Items from a data source:
^^^^
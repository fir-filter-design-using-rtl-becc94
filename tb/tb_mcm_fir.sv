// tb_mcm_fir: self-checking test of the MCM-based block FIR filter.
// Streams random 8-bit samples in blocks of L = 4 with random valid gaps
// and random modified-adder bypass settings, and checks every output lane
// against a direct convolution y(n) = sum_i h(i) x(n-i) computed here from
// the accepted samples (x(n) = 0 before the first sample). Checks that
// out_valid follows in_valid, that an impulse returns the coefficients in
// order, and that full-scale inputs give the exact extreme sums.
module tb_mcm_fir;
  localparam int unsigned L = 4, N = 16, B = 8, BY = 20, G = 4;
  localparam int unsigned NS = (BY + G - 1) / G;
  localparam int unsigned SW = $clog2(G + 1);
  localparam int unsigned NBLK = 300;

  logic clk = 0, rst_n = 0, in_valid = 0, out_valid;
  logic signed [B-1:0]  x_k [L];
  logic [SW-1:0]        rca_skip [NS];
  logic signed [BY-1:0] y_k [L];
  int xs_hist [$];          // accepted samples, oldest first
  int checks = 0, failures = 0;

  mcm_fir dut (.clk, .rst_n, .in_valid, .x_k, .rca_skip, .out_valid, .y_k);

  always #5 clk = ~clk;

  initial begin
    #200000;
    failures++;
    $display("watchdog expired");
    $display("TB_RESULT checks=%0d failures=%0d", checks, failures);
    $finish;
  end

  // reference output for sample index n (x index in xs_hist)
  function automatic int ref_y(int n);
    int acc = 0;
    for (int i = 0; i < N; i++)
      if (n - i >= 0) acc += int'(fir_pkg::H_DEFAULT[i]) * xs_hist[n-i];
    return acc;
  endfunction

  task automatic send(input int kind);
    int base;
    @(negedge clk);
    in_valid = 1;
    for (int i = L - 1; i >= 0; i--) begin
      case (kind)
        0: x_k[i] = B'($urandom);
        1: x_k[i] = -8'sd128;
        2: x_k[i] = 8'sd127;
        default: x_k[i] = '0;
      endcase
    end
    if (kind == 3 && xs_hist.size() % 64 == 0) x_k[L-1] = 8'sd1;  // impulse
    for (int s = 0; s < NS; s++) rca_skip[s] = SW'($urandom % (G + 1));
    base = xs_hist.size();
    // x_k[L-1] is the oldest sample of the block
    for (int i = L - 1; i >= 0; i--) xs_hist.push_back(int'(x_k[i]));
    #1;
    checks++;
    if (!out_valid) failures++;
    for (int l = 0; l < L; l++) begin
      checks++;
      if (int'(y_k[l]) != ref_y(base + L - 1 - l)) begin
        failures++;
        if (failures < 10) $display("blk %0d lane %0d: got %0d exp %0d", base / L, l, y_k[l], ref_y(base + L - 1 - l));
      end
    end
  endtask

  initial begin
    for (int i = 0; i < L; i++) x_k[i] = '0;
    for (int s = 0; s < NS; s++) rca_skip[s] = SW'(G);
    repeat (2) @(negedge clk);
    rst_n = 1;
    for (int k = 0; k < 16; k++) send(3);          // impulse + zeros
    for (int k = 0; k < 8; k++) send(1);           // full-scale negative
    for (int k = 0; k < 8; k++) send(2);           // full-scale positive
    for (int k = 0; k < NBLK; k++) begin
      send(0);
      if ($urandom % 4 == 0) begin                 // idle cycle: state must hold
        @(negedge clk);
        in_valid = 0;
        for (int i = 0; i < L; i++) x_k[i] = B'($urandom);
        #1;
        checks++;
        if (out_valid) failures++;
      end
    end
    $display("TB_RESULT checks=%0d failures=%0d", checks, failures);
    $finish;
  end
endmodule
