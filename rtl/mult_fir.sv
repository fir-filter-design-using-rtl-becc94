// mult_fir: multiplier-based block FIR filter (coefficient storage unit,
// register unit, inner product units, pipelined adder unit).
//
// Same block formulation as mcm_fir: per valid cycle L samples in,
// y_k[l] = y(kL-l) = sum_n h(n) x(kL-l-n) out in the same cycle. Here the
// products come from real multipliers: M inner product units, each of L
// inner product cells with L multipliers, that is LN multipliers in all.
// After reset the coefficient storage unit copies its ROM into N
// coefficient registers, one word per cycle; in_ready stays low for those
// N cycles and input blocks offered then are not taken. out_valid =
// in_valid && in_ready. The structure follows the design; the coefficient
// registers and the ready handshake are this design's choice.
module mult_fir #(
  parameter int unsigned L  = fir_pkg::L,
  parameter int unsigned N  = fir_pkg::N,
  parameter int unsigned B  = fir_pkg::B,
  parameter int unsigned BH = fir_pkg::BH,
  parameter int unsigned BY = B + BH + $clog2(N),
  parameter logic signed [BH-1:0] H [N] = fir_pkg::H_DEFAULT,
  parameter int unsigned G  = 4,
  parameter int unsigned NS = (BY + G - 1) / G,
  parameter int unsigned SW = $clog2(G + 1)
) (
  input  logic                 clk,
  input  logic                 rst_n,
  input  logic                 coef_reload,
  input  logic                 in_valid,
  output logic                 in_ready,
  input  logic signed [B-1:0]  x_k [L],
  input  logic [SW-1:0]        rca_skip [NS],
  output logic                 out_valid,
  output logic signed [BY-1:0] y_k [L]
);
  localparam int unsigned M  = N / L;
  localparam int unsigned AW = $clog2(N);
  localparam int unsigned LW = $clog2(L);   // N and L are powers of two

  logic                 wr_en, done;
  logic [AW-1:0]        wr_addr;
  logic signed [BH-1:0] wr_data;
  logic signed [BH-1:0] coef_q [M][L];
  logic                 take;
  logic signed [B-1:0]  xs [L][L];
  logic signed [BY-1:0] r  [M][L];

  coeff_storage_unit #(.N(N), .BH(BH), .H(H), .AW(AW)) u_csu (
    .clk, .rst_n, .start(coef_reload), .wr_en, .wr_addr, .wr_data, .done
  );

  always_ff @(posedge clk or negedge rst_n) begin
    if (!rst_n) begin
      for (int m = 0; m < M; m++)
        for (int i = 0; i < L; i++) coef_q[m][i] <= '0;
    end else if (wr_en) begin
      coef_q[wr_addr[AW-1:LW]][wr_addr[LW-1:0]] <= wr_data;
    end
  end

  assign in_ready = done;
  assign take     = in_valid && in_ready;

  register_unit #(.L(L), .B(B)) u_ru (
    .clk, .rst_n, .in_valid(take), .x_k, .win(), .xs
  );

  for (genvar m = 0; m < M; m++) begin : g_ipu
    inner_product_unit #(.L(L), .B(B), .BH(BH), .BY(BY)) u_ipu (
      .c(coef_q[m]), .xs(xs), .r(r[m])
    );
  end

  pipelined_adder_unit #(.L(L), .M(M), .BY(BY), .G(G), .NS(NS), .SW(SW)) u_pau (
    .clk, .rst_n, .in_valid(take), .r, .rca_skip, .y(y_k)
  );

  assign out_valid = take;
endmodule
^^^^
# What you have to do
Give back exactly the lines above, from the line containing "for (int k = 0; k < 8; k++) send(1);" through the line containing "Same block formulation", with both end lines and nothing more.

# Exercise solution
    for (int k = 0; k < 8; k++) send(1);           // full-scale negative
    for (int k = 0; k < 8; k++) send(2);           // full-scale positive
    for (int k = 0; k < NBLK; k++) begin
      send(0);
      if ($urandom % 4 == 0) begin                 // idle cycle: state must hold
        @(negedge clk);
        in_valid = 0;
        for (int i = 0; i < L; i++) x_k[i] = B'($urandom);
        #1;
        checks++;
        if (out_valid) failures++;
      end
    end
    $display("TB_RESULT checks=%0d failures=%0d", checks, failures);
    $finish;
  end
endmodule
filename rtl/mult_fir.sv
repository fir-filter-design-using-rtl-becc94
// mult_fir: multiplier-based block FIR filter (coefficient storage unit,
// register unit, inner product units, pipelined adder unit).
//
// Same block formulation as mcm_fir: per valid cycle L samples in,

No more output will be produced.